Irritado consigo mesmo e finalmente desperto, reabriu seu passado mais cedo e quando percebeu era noite, em um elipse real da sua própria figura desenquadrada, não tinha comido, nem bebido nada fazendo sua carne doer de exaustão. Sabia que estar vivo é não somente vagar e sim posicionar sua figura para outras pessoas constatarem sua existência, o quê ninguém viu, não pode existir ao mundo, e isso o agitava mais. Cinco telas estranhas e sem nexo o censuravam agora e por pouco ele poderia jurar que nunca as tinha visto antes até esse instante, como se as tivessem sido arrancado de dentro da sua mente em um ritmo tão ligeiro que o corpo não acompanhou. A casa cheirava a mulher e tinta a óleo deixando imaculado o lenço dela estirado no meio do caminho denunciando sua vinda e estadia. Nenhuma das cores e formas poderiam fazer demonstrações de como ela era por dentro, do que ele tinha visto, ou do gosto dos seus olhos, seus dedos cobertos por tintas substituíram os pincéis naquelas telas, nada realmente se parecia com suas próprias imagens e pode ver nitidamente que sua memória havia lhe traído, a todo instante sua imagem vinha e sumia antes de ser capturado. Em um canto afoito da janela via os letreiros reluzentes em neon o intimando a rua, mas não se permitiu mais uma noite acendendo velas a si próprio no Baixo Gávea, essa noite iria ser só de café e dela.


Aquele som a atormentava, confundiam seu caminho e sua esperança do certo e errado. Os carros agitados de fim de semana se esbarravam pelas ruas e pareciam contentes em atropelar uns aos outros com suas buzinas estridentes, que mais a distraiam que guiavam, as bicicletas coloridas na contra-mão ainda ponderando atalhos ou ruas compridas, todas em busca de caminhos rápidos e ela resgatando alma no fundo das lembranças de onde a sede insuportável começou. Ela só queria se tele-transportar rápido sem chamar a atenção demais dos seus cúmplices do tráfego que buscavam seus seios balançando no galope das ruas esburacas e percebendo o embaçado dos seus cabelos chamativos a cada jorrada de vento frio, chamando para si toda a atenção dos seus demônios pessoais e pareceu estupido endemoniar homens e correr ao encontro de um. Um dos seus perseguidores a chamou e se posicionou num tropego mais rápidos, e ela o ignorou rapidamente, em algum lugar do mundo das horas era tarde, e ela, só. Por um instante de segundo, ela sentiu culpa pelo desejo dos outros homens e quis que isso parasse para que pudesse seguir seu caminho sem medo, mas para sua desgraça um botão se desprendeu, enchendo a gula da malícia. Pedalou de olhos fechados. Se se esforçasse sentiria as mãos grandes já pousadas sobre ela.

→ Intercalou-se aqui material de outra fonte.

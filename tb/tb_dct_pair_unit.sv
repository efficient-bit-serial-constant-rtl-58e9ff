// tb_dct_pair_unit: self-checking test of one DCT input pair unit.
//
// Random signed 8-bit samples xi, xj, sign extended over 20-bit frames sent
// back to back or after idle clocks.  The seven product lines must carry
// (xi + xj) * {181, 237, 98} and (xi - xj) * {251, 213, 142, 50}, bit by bit
// in the clock of the input bits of the same weight.
module tb_dct_pair_unit;
  localparam int F = 20;

  logic clk = 1'b0;
  logic rst_n = 1'b0;
  logic first = 1'b0;
  logic xi = 1'b0, xj = 1'b0;
  bs_pkg::even_prod_t pe;
  bs_pkg::odd_prod_t  po;
  int checks = 0, failures = 0;

  always #5 clk = ~clk;

  dct_pair_unit dut (.clk, .rst_n, .first, .xi, .xj, .pe, .po);

  initial begin
    repeat (30000) @(posedge clk);
    failures++;
    $display("watchdog expired");
    $display("TB_RESULT checks=%0d failures=%0d", checks, failures);
    $finish;
  end

  task automatic check(input bit cond, input string what);
    checks++;
    if (!cond) begin
      failures++;
      $display("FAIL: %s", what);
    end
  endtask

  task automatic run_frame(input longint vi, input longint vj);
    longint s, d;
    longint q [7];
    logic   got [7];
    s = vi + vj;
    d = vi - vj;
    q = '{s * 181, s * 237, s * 98, d * 251, d * 213, d * 142, d * 50};
    for (int i = 0; i < F; i++) begin
      @(negedge clk);
      first = (i == 0);
      xi = vi[i];
      xj = vj[i];
      #1;
      got = '{pe.a, pe.c, pe.f, po.b, po.d, po.e, po.g};
      for (int c = 0; c < 7; c++)
        check(got[c] === q[c][i], $sformatf("line %0d xi=%0d xj=%0d bit %0d", c, vi, vj, i));
    end
  endtask

  initial begin
    repeat (3) @(negedge clk);
    rst_n = 1'b1;
    run_frame(-128, 127);
    run_frame(127, -128);
    run_frame(-128, -128);
    run_frame(127, 127);
    for (int n = 0; n < 300; n++) begin
      run_frame(longint'($signed(8'($urandom))), longint'($signed(8'($urandom))));
      if (n % 5 == 2) begin
        @(negedge clk);
        first = 1'b0;
        xi = 1'b1;
        xj = 1'b0;
      end
    end
    $display("TB_RESULT checks=%0d failures=%0d", checks, failures);
    $finish;
  end
endmodule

Seus olhos se abriam e fechavam em sufocamento, era como se os olhos vissem pela primeira vez, sua boca estava seca em curva de sons incompreensíveis e nada era humanos em um dialeto bizarro de um dueto feito por bocas agora desocupadas, suas mãos agarradas ao lençol da cama com veemência , seus joelhos levemente curvado oferecendo seu calor que fez queimar todo o corpo, todo chão e ar.

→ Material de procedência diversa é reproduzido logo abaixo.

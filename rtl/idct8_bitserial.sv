// idct8_bitserial: one bit-serial 8-point inverse DCT, built from the same
// cells as the forward transform.
//
// It computes the transpose of the forward transform's matrix:
//   x_n = sum_k Y_k * C(k,n),  C(k,n) = round(256*cos((2n+1)k*pi/16)), C(0,n) = 181,
// so that feeding it the forward transform's results returns about 2^18 times
// the original samples (the two matrices multiply to 2^18 times the identity
// up to coefficient rounding).
//
// Dataflow (Chen factorisation, transposed; all multiplications first):
//   fields   Y0*{a}, Y4*{a}, Y2*{c,f}, Y6*{c,f}, Y1,Y3,Y5,Y7 * {b,d,e,g}
//   even     t0 = aY0 + aY4, t1 = aY0 - aY4, u = cY2 + fY6, v = fY2 - cY6
//            E0 = t0 + u, E3 = t0 - u, E1 = t1 + v, E2 = t1 - v
//   odd      O0 = (bY1 + dY3) + (eY5 + gY7)   O1 = (dY1 - gY3) - (bY5 + eY7)
//            O2 = (eY1 - bY3) + (gY5 + dY7)   O3 = (gY1 - eY3) + (dY5 - bY7)
//   output   x_n = E_n + O_n, x_(7-n) = E_n - O_n     (n = 0..3)
// The inverse transform is only said to be possible with this architecture
// at a similar cost; this dataflow is this design's own, chosen to mirror
// the forward one (fields first, then two add/subtract levels and a final
// butterfly).
//
// Interface and timing as dct8_bitserial: y[k] serial input Y_k, x[n]
// serial output x_n, LSB first, sign extended over a frame marked by first,
// zero latency.  With 19-bit inputs the results need 31 bits, so the frame
// must be at least 31 clocks (32 is used in the tests).
module idct8_bitserial #(
  parameter int unsigned CW = 8,     // coefficient width
  parameter int unsigned KA = 181,   // round(256*cos(4pi/16))
  parameter int unsigned KB = 251,   // round(256*cos(pi/16))
  parameter int unsigned KC = 237,   // round(256*cos(2pi/16))
  parameter int unsigned KD = 213,   // round(256*cos(3pi/16))
  parameter int unsigned KE = 142,   // round(256*cos(5pi/16))
  parameter int unsigned KF = 98,    // round(256*cos(6pi/16))
  parameter int unsigned KG = 50     // round(256*cos(7pi/16))
) (
  input  logic       clk,
  input  logic       rst_n,
  input  logic       first,
  input  logic [7:0] y,
  output logic [7:0] x
);

  localparam logic [0:0][CW-1:0] K_A  = {CW'(KA)};
  localparam logic [1:0][CW-1:0] K_CF = {CW'(KF), CW'(KC)};
  localparam logic [3:0][CW-1:0] K_BG = {CW'(KG), CW'(KE), CW'(KD), CW'(KB)};

  logic [0:0] p0, p4;      // a*Y0, a*Y4
  logic [1:0] p2, p6;      // {f,c} * Y2, Y6
  bs_pkg::odd_prod_t po [4];   // Y1, Y3, Y5, Y7 times b, d, e, g
  logic [3:0] p_odd [4];

  bs_mcm_field #(.NK(1), .CW(CW), .K(K_A)) u_f0 (
    .clk(clk), .rst_n(rst_n), .first(first), .x(y[0]), .p(p0));
  bs_mcm_field #(.NK(1), .CW(CW), .K(K_A)) u_f4 (
    .clk(clk), .rst_n(rst_n), .first(first), .x(y[4]), .p(p4));
  bs_mcm_field #(.NK(2), .CW(CW), .K(K_CF)) u_f2 (
    .clk(clk), .rst_n(rst_n), .first(first), .x(y[2]), .p(p2));
  bs_mcm_field #(.NK(2), .CW(CW), .K(K_CF)) u_f6 (
    .clk(clk), .rst_n(rst_n), .first(first), .x(y[6]), .p(p6));

  for (genvar i = 0; i < 4; i++) begin : g_odd
    bs_mcm_field #(.NK(4), .CW(CW), .K(K_BG)) u_f (
      .clk(clk), .rst_n(rst_n), .first(first), .x(y[2*i+1]), .p(p_odd[i]));
    assign po[i] = '{b: p_odd[i][0], d: p_odd[i][1], e: p_odd[i][2], g: p_odd[i][3]};
  end

  // Even part.
  logic t0, t1, u, v;
  logic [3:0] e_n;
  bs_addsub #(.SUB(1'b0)) u_t0 (.clk, .rst_n, .first, .a(p0[0]), .b(p4[0]), .s(t0));
  bs_addsub #(.SUB(1'b1)) u_t1 (.clk, .rst_n, .first, .a(p0[0]), .b(p4[0]), .s(t1));
  bs_addsub #(.SUB(1'b0)) u_u  (.clk, .rst_n, .first, .a(p2[0]), .b(p6[1]), .s(u));   // cY2 + fY6
  bs_addsub #(.SUB(1'b1)) u_v  (.clk, .rst_n, .first, .a(p2[1]), .b(p6[0]), .s(v));   // fY2 - cY6
  bs_addsub #(.SUB(1'b0)) u_e0 (.clk, .rst_n, .first, .a(t0), .b(u), .s(e_n[0]));
  bs_addsub #(.SUB(1'b1)) u_e3 (.clk, .rst_n, .first, .a(t0), .b(u), .s(e_n[3]));
  bs_addsub #(.SUB(1'b0)) u_e1 (.clk, .rst_n, .first, .a(t1), .b(v), .s(e_n[1]));
  bs_addsub #(.SUB(1'b1)) u_e2 (.clk, .rst_n, .first, .a(t1), .b(v), .s(e_n[2]));

  // Odd part: po[0] = Y1, po[1] = Y3, po[2] = Y5, po[3] = Y7.
  logic [7:0] o1;   // first-level results
  logic [3:0] o_n;
  bs_addsub #(.SUB(1'b0)) u_o1_0 (.clk, .rst_n, .first, .a(po[0].b), .b(po[1].d), .s(o1[0]));
  bs_addsub #(.SUB(1'b0)) u_o1_1 (.clk, .rst_n, .first, .a(po[2].e), .b(po[3].g), .s(o1[1]));
  bs_addsub #(.SUB(1'b0)) u_o0   (.clk, .rst_n, .first, .a(o1[0]), .b(o1[1]), .s(o_n[0]));
  bs_addsub #(.SUB(1'b1)) u_o1_2 (.clk, .rst_n, .first, .a(po[0].d), .b(po[1].g), .s(o1[2]));
  bs_addsub #(.SUB(1'b0)) u_o1_3 (.clk, .rst_n, .first, .a(po[2].b), .b(po[3].e), .s(o1[3]));
  bs_addsub #(.SUB(1'b1)) u_o1   (.clk, .rst_n, .first, .a(o1[2]), .b(o1[3]), .s(o_n[1]));
  bs_addsub #(.SUB(1'b1)) u_o1_4 (.clk, .rst_n, .first, .a(po[0].e), .b(po[1].b), .s(o1[4]));
  bs_addsub #(.SUB(1'b0)) u_o1_5 (.clk, .rst_n, .first, .a(po[2].g), .b(po[3].d), .s(o1[5]));
  bs_addsub #(.SUB(1'b0)) u_o2   (.clk, .rst_n, .first, .a(o1[4]), .b(o1[5]), .s(o_n[2]));
  bs_addsub #(.SUB(1'b1)) u_o1_6 (.clk, .rst_n, .first, .a(po[0].g), .b(po[1].e), .s(o1[6]));
  bs_addsub #(.SUB(1'b1)) u_o1_7 (.clk, .rst_n, .first, .a(po[2].d), .b(po[3].b), .s(o1[7]));
  bs_addsub #(.SUB(1'b0)) u_o3   (.clk, .rst_n, .first, .a(o1[6]), .b(o1[7]), .s(o_n[3]));

  // Output butterfly.
  for (genvar n = 0; n < 4; n++) begin : g_out
    bs_addsub #(.SUB(1'b0)) u_lo (.clk, .rst_n, .first, .a(e_n[n]), .b(o_n[n]), .s(x[n]));
    bs_addsub #(.SUB(1'b1)) u_hi (.clk, .rst_n, .first, .a(e_n[n]), .b(o_n[n]), .s(x[7-n]));
  end

endmodule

Se movimentaram juntos em contraste corpóreo se arregalando de espasmos alucinógenos e pode sentir que alguma coisa estava errada, ou certa demais. Era algemada pelas pernas em posição de rendição, mas dessa vez ela não queria comandar, só queria poder brincar de domingo e esticar essa sensação, para sempre. A cada entrada, a cada saída sentia-se mais próximo do centro de todas os pecados carnais, não haveria uma só vontade que seu corpo pedisse naquele momento que pudesse negar e ela em resposta não ousou se modificar apenas estendeu a pelve, o colo, o útero se colocando despudoradamente a ele, em um pedido de mais. Seus seios em auto relevo, molhados e arrepiados se misturavam entre cabelos soltos enroscados pelo corpo, cada vez mais rápido e urgentes, cada vez mais impiedosos e prazerosos, o suor lhe escorrendo a pele enquanto mente incapaz de captar todos os sentidos ao mesmo tempo se prostrou a escapar um gemido de satisfação que resolveram falar igual, ambas transbordando de gozo, de sede, de realização e de prazer.

Ela ajeitou o relógio do domingo encerrado e já era hora de contar as horas.
Ele ajeitou as tintas na tela e as jogou fora,
O gosto do seu sexo por dentro em nada tinha gosto de tinta.